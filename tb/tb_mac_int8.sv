// tb_mac_int8: self-checking testbench of the 3-stage int8 MAC.
//
// Runs random dot products (MAC mode) and single products and sums (MUL, ADD
// modes) back to back, compares each result with integer arithmetic done in
// the testbench, and checks that `out_last` follows the `last` input by
// exactly 3 cycles.
module tb_mac_int8;
  import hamamu_pkg::*;

  logic        clk = 1'b0, rst_n = 1'b0;
  logic        in_valid = 1'b0, first = 1'b0, last = 1'b0;
  mac_op_e     op = OP_MAC;
  logic [7:0]  a = '0, b = '0;
  logic [31:0] acc;
  logic        out_valid, out_last;
  int          checks = 0, failures = 0;
  int          cyc = 0;

  mac_int8 dut (.*);

  always #5 clk = ~clk;
  always @(posedge clk) cyc <= cyc + 1;

  initial begin
    repeat (20000) @(posedge clk);
    failures++;
    $display("TB_RESULT checks=%0d failures=%0d", checks, failures);
    $finish;
  end

  int exp_q[$];
  int t_q[$];

  always @(negedge clk) begin
    if (rst_n && out_last) begin
      int e, t;
      e = exp_q.pop_front();
      t = t_q.pop_front();
      checks++;
      if (int'(acc) != e) begin
        failures++;
        $display("FAIL value: got %0d expected %0d", int'(acc), e);
      end
      checks++;
      if (cyc - t != 3) begin
        failures++;
        $display("FAIL latency %0d", cyc - t);
      end
    end
  end

  task automatic drive(mac_op_e o, bit f, bit l, logic [7:0] x, logic [7:0] y);
    @(negedge clk);
    in_valid = 1'b1; op = o; first = f; last = l; a = x; b = y;
    if (l) t_q.push_back(cyc);
  endtask

  initial begin
    logic [7:0] x, y;
    int s;
    repeat (3) @(negedge clk);
    rst_n = 1'b1;
    for (int n = 0; n < 300; n++) begin
      int k, mode;
      mode = int'($urandom % 4);
      x = 8'($urandom); y = 8'($urandom);
      if (n == 0) begin x = 8'h80; y = 8'h80; end   // -128 * -128
      if (mode == 0) begin
        exp_q.push_back(int'(signed'(x)) * int'(signed'(y)));
        drive(OP_MUL, 1'b1, 1'b1, x, y);
      end else if (mode == 1) begin
        exp_q.push_back(int'(signed'(x)) + int'(signed'(y)));
        drive(OP_ADD, 1'b1, 1'b1, x, y);
      end else begin
        k = 1 + int'($urandom % 40);
        s = 0;
        for (int i = 0; i < k; i++) begin
          if (i > 0) begin x = 8'($urandom); y = 8'($urandom); end
          s += int'(signed'(x)) * int'(signed'(y));
          if (i == k - 1) exp_q.push_back(s);
          drive(OP_MAC, i == 0, i == k - 1, x, y);
        end
      end
      if ($urandom % 4 == 0) begin
        @(negedge clk);
        in_valid = 1'b0;
      end
    end
    @(negedge clk);
    in_valid = 1'b0;
    repeat (6) @(negedge clk);
    checks++;
    if (exp_q.size() != 0) begin
      failures++;
      $display("FAIL %0d results missing", exp_q.size());
    end
    $display("TB_RESULT checks=%0d failures=%0d", checks, failures);
    $finish;
  end
endmodule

- - -

(The task):
Please find every line in the records above that holds the word "drive" and copy it.

(Answer box):
  task automatic drive(mac_op_e o, bit f, bit l, logic [7:0] x, logic [7:0] y);
        drive(OP_MUL, 1'b1, 1'b1, x, y);
        drive(OP_ADD, 1'b1, 1'b1, x, y);
          drive(OP_MAC, i == 0, i == k - 1, x, y);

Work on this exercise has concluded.